## Exercise objective
Go through the entries and set each one down exactly.

## Supplied records
------
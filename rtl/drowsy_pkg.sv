// drowsy_pkg: constants and types shared by the drowsy cache hierarchy.
//
// The default sizes are those of the evaluated machine: a 32 KB, 4-way L1
// data cache with 32-byte lines and a 1-cycle access, backed by a 512 KB,
// 4-way L2 with 32-byte lines and a 10-cycle access. The L1 keeps the five
// most recently used lines awake (RD5) and the L2 only one (RD1). Waking a
// drowsy line costs one cycle. The 32-bit physical address and the 64-bit
// load/store word are choices of this design.
package drowsy_pkg;

  // Hierarchy defaults
  localparam int unsigned DEF_ADDR_W      = 32;
  localparam int unsigned DEF_LINE_BYTES  = 32;
  localparam int unsigned DEF_WORD_BYTES  = 8;
  localparam int unsigned L1_SIZE_BYTES   = 32 * 1024;
  localparam int unsigned L1_WAYS         = 4;
  localparam int unsigned L1_HIT_LATENCY  = 1;
  localparam int unsigned L1_RD_N         = 5;
  localparam int unsigned L2_SIZE_BYTES   = 512 * 1024;
  localparam int unsigned L2_WAYS         = 4;
  localparam int unsigned L2_HIT_LATENCY  = 10;
  localparam int unsigned L2_RD_N         = 1;

  // Controller states of drowsy_cache
  typedef enum logic [3:0] {
    C_INIT,       // after reset: clear the tag and LRU arrays, one set a cycle
    C_IDLE,       // ready for a request; the arrays are read in this cycle
    C_LOOKUP,     // tags and data of the set are available, compare
    C_WAKE,       // hit line was drowsy: wake it and re-read its data
    C_WAIT,       // pad the hit to the configured access latency
    C_RESPOND,    // return the response to a miss upstream
    C_VICTIM,     // miss: wake the victim frame and read it for write-back
    C_WB_REQ,     // send the dirty victim line downstream
    C_WB_RESP,    // wait for the write-back acknowledge
    C_FILL_REQ,   // request the missing line downstream
    C_FILL_RESP   // wait for the line and write it into the frame
  } cache_state_e;

  // Width of an LRU age counter for an n-entry structure (at least one bit).
  function automatic int unsigned age_width(input int unsigned n);
    return (n > 1) ? $clog2(n) : 1;
  endfunction

endpackage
------
## Your solution
filename rtl/drowsy_pkg.sv
// drowsy_pkg: constants and types shared by the drowsy cache hierarchy.
//
// The default sizes are those of the evaluated machine: a 32 KB, 4-way L1
// data cache with 32-byte lines and a 1-cycle access, backed by a 512 KB,
// 4-way L2 with 32-byte lines and a 10-cycle access. The L1 keeps the five
// most recently used lines awake (RD5) and the L2 only one (RD1). Waking a
// drowsy line costs one cycle. The 32-bit physical address and the 64-bit
// load/store word are choices of this design.
package drowsy_pkg;

  // Hierarchy defaults
  localparam int unsigned DEF_ADDR_W      = 32;
  localparam int unsigned DEF_LINE_BYTES  = 32;
  localparam int unsigned DEF_WORD_BYTES  = 8;
  localparam int unsigned L1_SIZE_BYTES   = 32 * 1024;
  localparam int unsigned L1_WAYS         = 4;
  localparam int unsigned L1_HIT_LATENCY  = 1;
  localparam int unsigned L1_RD_N         = 5;
  localparam int unsigned L2_SIZE_BYTES   = 512 * 1024;
  localparam int unsigned L2_WAYS         = 4;
  localparam int unsigned L2_HIT_LATENCY  = 10;
  localparam int unsigned L2_RD_N         = 1;

  // Controller states of drowsy_cache
  typedef enum logic [3:0] {
    C_INIT,       // after reset: clear the tag and LRU arrays, one set a cycle
    C_IDLE,       // ready for a request; the arrays are read in this cycle
    C_LOOKUP,     // tags and data of the set are available, compare
    C_WAKE,       // hit line was drowsy: wake it and re-read its data
    C_WAIT,       // pad the hit to the configured access latency
    C_RESPOND,    // return the response to a miss upstream
    C_VICTIM,     // miss: wake the victim frame and read it for write-back
    C_WB_REQ,     // send the dirty victim line downstream
    C_WB_RESP,    // wait for the write-back acknowledge
    C_FILL_REQ,   // request the missing line downstream
    C_FILL_RESP   // wait for the line and write it into the frame
  } cache_state_e;

  // Width of an LRU age counter for an n-entry structure (at least one bit).
  function automatic int unsigned age_width(input int unsigned n);
    return (n > 1) ? $clog2(n) : 1;
  endfunction

endpackage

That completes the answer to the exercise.